== Segment start ==
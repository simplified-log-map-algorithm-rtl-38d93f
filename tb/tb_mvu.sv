// tb_mvu: self-checking test of the maximum-value unit.
//
// Drives random and corner-case operand pairs into two instances (p = 16
// and p = 8) and checks y1, the sign s and the correction flag c0 against
// a reference computed with integer arithmetic: the operands are read as
// values modulo 2^p, the signed difference decides the maximum, and
// c0 = (|A - B| < 16 LSB), i.e. |A - B| < 2.0 with three fractional bits.
// Corner cases: equal operands, |A - B| = 15 and 16 LSB in both
// directions, and differences that wrap around 2^p.
module tb_mvu;

  logic clk = 1'b0;
  always #5 clk = ~clk;

  int checks = 0, failures = 0;

  logic [15:0] a16, b16, y16;
  logic        s16, c16;
  logic [7:0]  a8, b8, y8;
  logic        s8, c8;

  mvu #(.P(16)) dut16 (.a(a16), .b(b16), .y1(y16), .s(s16), .c0(c16));
  mvu #(.P(8))  dut8  (.a(a8),  .b(b8),  .y1(y8),  .s(s8),  .c0(c8));

  // reference: signed difference of two p-bit words taken modulo 2^p
  function automatic int wrapdiff(input int a, input int b, input int p);
    int d;
    d = (a - b) % (1 << p);
    if (d < 0) d += (1 << p);
    if (d >= (1 << (p - 1))) d -= (1 << p);
    return d;
  endfunction

  task automatic check16(input int a, input int b);
    int d, dm;
    a16 = 16'(a); b16 = 16'(b);
    @(posedge clk); #1;
    d  = wrapdiff(a & 32'hffff, b & 32'hffff, 16);
    dm = d < 0 ? -d : d;
    checks++;
    if (y16 !== (d < 0 ? b16 : a16) || s16 !== (d < 0) || c16 !== (dm < 16)) begin
      failures++;
      $display("FAIL p16 a=%h b=%h y1=%h s=%b c0=%b (d=%0d)", a16, b16, y16, s16, c16, d);
    end
  endtask

  task automatic check8(input int a, input int b);
    int d, dm;
    a8 = 8'(a); b8 = 8'(b);
    @(posedge clk); #1;
    d  = wrapdiff(a & 32'hff, b & 32'hff, 8);
    dm = d < 0 ? -d : d;
    checks++;
    if (y8 !== (d < 0 ? b8 : a8) || s8 !== (d < 0) || c8 !== (dm < 16)) begin
      failures++;
      $display("FAIL p8 a=%h b=%h y1=%h s=%b c0=%b (d=%0d)", a8, b8, y8, s8, c8, d);
    end
  endtask

  int n_corr = 0;

  initial begin
    int base;
    a16 = '0; b16 = '0; a8 = '0; b8 = '0;
    // directed corner cases around the 2.0 threshold, both signs
    for (int k = 0; k < 8; k++) begin
      base = $urandom;
      check16(base, base);
      check16(base + 15, base);
      check16(base + 16, base);
      check16(base, base + 15);
      check16(base, base + 16);
      check16(base + 17, base);
      check16(base, base + 1);
      check8(base, base + 15);
      check8(base, base + 16);
      check8(base + 15, base);
      check8(base + 16, base);
    end
    // wrap-around: A just past 2^p, B just below
    check16(32'h0005, 32'hfffa);
    check16(32'h7ffc, 32'h8004);
    check8(32'h03, 32'hfe);
    // random, mostly near each other so that c0 = 1 occurs often
    for (int k = 0; k < 2000; k++) begin
      base = $urandom;
      if (k % 2 == 0) check16(base, base + $signed($urandom_range(0, 64)) - 32);
      else            check16(base, $urandom);
      check8(base, base + $signed($urandom_range(0, 40)) - 20);
      if (c16) n_corr++;
    end
    checks++;
    if (n_corr == 0) begin
      failures++;
      $display("FAIL: correction flag never set in random test");
    end
    $display("TB_RESULT checks=%0d failures=%0d", checks, failures);
    $finish;
  end

  initial begin
    repeat (20000) @(posedge clk);
    failures++;
    $display("FAIL: watchdog");
    $display("TB_RESULT checks=%0d failures=%0d", checks, failures);
    $finish;
  end

endmodule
== Segment end ==
- [TASK BRIEF] Wherever the word "wrapdiff" appears in the listing above, copy the whole line.

- [SOLUTION FOR THIS EXERCISE]
  function automatic int wrapdiff(input int a, input int b, input int p);
    d  = wrapdiff(a & 32'hffff, b & 32'hffff, 16);
    d  = wrapdiff(a & 32'hff, b & 32'hff, 8);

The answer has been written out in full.